Collected data entries
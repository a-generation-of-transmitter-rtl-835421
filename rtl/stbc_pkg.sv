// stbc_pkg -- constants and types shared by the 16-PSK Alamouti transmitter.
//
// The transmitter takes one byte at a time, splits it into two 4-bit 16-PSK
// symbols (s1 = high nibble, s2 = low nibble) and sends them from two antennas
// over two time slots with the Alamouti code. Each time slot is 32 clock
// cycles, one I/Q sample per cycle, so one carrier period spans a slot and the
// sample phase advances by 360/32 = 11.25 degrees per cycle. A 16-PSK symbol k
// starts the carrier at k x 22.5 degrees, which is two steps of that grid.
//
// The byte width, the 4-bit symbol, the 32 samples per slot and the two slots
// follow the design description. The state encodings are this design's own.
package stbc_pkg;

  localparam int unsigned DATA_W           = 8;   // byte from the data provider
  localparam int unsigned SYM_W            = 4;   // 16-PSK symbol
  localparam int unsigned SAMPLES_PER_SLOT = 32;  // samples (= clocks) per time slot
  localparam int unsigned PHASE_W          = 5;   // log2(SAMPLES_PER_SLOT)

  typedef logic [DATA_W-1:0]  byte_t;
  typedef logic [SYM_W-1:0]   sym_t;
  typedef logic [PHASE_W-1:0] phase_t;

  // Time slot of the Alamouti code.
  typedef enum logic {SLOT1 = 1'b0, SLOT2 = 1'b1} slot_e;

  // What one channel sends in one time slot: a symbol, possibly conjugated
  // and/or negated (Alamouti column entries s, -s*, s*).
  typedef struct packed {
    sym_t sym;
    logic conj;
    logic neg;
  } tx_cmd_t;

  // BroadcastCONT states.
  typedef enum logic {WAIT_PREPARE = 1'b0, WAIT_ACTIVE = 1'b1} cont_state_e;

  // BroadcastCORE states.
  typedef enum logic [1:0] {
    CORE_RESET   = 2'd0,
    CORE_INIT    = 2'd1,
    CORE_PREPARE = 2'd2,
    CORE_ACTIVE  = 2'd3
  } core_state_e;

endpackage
==
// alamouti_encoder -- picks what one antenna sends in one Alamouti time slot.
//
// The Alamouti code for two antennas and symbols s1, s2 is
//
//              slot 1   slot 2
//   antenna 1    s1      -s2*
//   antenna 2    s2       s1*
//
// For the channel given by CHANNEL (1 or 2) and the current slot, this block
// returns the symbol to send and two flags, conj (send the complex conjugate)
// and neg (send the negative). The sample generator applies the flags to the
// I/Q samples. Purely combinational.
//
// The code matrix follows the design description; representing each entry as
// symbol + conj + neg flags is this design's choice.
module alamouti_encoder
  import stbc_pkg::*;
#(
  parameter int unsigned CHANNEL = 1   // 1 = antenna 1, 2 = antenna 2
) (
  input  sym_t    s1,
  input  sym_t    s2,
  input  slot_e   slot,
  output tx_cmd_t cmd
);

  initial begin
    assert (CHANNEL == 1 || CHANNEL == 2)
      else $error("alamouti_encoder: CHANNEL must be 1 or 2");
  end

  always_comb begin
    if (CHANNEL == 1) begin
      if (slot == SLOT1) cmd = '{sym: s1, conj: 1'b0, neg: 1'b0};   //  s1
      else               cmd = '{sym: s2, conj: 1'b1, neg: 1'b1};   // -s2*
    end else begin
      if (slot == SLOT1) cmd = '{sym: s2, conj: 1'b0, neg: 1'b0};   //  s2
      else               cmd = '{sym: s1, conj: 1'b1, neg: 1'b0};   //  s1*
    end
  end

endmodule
---
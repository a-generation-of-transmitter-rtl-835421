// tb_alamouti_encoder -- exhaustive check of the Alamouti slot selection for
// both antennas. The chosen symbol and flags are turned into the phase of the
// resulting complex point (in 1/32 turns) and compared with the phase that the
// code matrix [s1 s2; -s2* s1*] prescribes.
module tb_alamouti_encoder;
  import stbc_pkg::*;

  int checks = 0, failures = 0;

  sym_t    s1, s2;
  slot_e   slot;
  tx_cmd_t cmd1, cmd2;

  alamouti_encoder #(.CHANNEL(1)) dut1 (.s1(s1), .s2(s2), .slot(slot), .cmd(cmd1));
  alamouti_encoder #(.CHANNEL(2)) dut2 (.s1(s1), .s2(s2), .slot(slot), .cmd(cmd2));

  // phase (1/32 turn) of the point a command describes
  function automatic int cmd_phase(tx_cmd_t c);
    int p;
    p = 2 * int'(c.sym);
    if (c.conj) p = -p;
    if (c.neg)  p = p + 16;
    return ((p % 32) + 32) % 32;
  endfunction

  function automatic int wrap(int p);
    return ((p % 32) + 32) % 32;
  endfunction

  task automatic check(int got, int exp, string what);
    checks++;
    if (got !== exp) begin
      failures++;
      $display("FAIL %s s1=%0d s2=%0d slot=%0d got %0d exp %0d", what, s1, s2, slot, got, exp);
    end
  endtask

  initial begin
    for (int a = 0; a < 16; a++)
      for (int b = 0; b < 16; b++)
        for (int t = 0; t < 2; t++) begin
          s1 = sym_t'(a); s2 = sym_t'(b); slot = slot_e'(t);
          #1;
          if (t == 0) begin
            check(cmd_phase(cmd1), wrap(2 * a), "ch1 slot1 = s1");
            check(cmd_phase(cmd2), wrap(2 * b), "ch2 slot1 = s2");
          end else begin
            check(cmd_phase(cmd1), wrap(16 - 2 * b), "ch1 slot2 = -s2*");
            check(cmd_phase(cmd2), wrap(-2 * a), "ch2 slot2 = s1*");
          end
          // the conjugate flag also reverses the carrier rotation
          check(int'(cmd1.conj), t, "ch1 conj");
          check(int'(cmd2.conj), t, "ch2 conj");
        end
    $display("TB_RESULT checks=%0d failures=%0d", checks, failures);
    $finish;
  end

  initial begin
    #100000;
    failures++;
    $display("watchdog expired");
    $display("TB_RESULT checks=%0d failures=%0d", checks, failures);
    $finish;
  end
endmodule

* TASK DETAILS:
Return exactly, and only, the lines above starting at the line that contains "of that grid." and ending at the line that contains "typedef logic [PHASE_W-1:0] phase_t;".

* ANSWER FOR THIS EXERCISE:
// starts the carrier at k x 22.5 degrees, which is two steps of that grid.
//
// The byte width, the 4-bit symbol, the 32 samples per slot and the two slots
// follow the design description. The state encodings are this design's own.
package stbc_pkg;

  localparam int unsigned DATA_W           = 8;   // byte from the data provider
  localparam int unsigned SYM_W            = 4;   // 16-PSK symbol
  localparam int unsigned SAMPLES_PER_SLOT = 32;  // samples (= clocks) per time slot
  localparam int unsigned PHASE_W          = 5;   // log2(SAMPLES_PER_SLOT)

  typedef logic [DATA_W-1:0]  byte_t;
  typedef logic [SYM_W-1:0]   sym_t;
  typedef logic [PHASE_W-1:0] phase_t;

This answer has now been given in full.